Mueller is a fan of the brittleness approach. “The idea that we want to bias ourselves toward developing brittle shales is probably the right bias,” he said. “This will tie into geological and engineering information.” His company is working with NSI Technologies to study how prolific brittle rocks have been to date in shale development.

For Leveille, brittleness is one of many characteristics that might help determine sweet spots, and again it varies from shale to shale. The Barnett shale, for instance, has very loud microseismic events because the rock is very brittle.

“Brittleness is a very important attribute there because the formation cracks very well,” he said. “But if you go to the Montney shale, things are different. You have to determine the optimal set of attributes for each shale play.”

This map view shows the predicted monthly gas production in 207 sq km (80 sq miles) of the Eagle Ford generated from the multivariate nonlinear regression with the more prospective areas in the warmer colors (higher values). Horizontal well bores are shown with the amount of gas production displayed as red bubbles at the wellhead. (Image courtesy of Global Geophysical)

Ultimate characterization

Global applies this concept in its multiclient datasets, Peebles said. “We take the approach that we don’t really know what’s going to be useful in any particular development area,” he said. “We use a statistical approach, and we analyze seismic attributes, look at geological indicators, integrate microseismic, and look at engineering datasets and determine which ones are most relevant to well performance and productivity in a particular development.”

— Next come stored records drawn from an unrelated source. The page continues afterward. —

// pre_proc: pre-processing of one pipeline stage ("PreProc"). Every row
// stream entering stage S is multiplied by its own power of K, K^pre_exp(M,S,r),
// by a linear-mode CORDIC (or just delayed when the power is K^0). The powers
// equalise the CORDIC stretching that the rows will meet in the rotation
// chain, so that the two rows of every Givens rotation carry the same gain:
// stage 0 applies S = diag(K^-2(M-1), K^-2(M-1), K^-(2M-3), ..., K^-M),
// later stages multiply only their pivot row by K.
// All rows leave together, pre_latency(M,S,FRAC) cycles after they enter; the
// tag is delayed by the same amount. One column per clock.
// Scaling the rows in front of the rotations follows the design description;
// the exact exponents are derived in the README for this architecture.
module pre_proc
  import qr_pkg::*;
#(
  parameter int          W    = 14,
  parameter int          FRAC = 11,
  parameter int          M    = 4,
  parameter int          S    = 0,
  parameter adder_arch_e ARCH = ADD_CLA,
  localparam int         ROWS = M - S
) (
  input  logic                clk,
  input  logic                rst_n,
  input  tag_t                in_tag,
  input  logic signed [W-1:0] in_row  [ROWS],
  output tag_t                out_tag,
  output logic signed [W-1:0] out_row [ROWS]
);
  localparam int LAT = pre_latency(M, S, FRAC);

  delay_line #(.W($bits(tag_t)), .D(LAT)) u_tag (
    .clk, .rst_n, .din(in_tag), .dout(out_tag));

  for (genvar r = 0; r < ROWS; r++) begin : g_row
    localparam int E = pre_exp(M, S, r);
    if (E == 0) begin : g_pass
      delay_line #(.W(W), .D(LAT)) u_dly (
        .clk, .rst_n, .din(in_row[r]), .dout(out_row[r]));
    end else begin : g_scale
      localparam int IMIN = lin_imin(E);
      localparam int GY   = lin_guard(E);
      localparam int ZW   = FRAC + GY + 2 - IMIN;
      localparam logic signed [ZW-1:0] ZK = ZW'(kfix(E, FRAC + GY));
      tag_t                unused_tag;
      logic signed [W-1:0] y;
      cordic_linear #(.W(W), .FRAC(FRAC), .IMIN(IMIN), .GY(GY), .ARCH(ARCH)) u_mul (
        .clk, .rst_n, .in_tag(in_tag), .in_x(in_row[r]), .in_z(ZK),
        .out_tag(unused_tag), .out_y(y));
      delay_line #(.W(W), .D(LAT - lin_latency(E, FRAC))) u_pad (
        .clk, .rst_n, .din(y), .dout(out_row[r]));
    end
  end
endmodule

Global has the largest modern full-azimuth multiclient library in unconventional plays, including more than 10,400 sq km (4,000 sq miles) in the Eagle Ford, and has done a tremendous amount of study in that play. Peebles said that while his company is studying and modeling the entire 6 million acres of the Eagle Ford, “We believe that each operator’s development benefits from a customized, local analysis.”

Leveille added that ultimate characterization will come when people stop using conventional reservoir characterization techniques in unconventional plays. “I think that is the wrong way to look at it,” he said. “These are totally different rocks and behave differently seismically.

“People will need to find better ways to predict where the sweet spots are. It’s a challenge for geophysics. But I think it’s a healthy challenge.”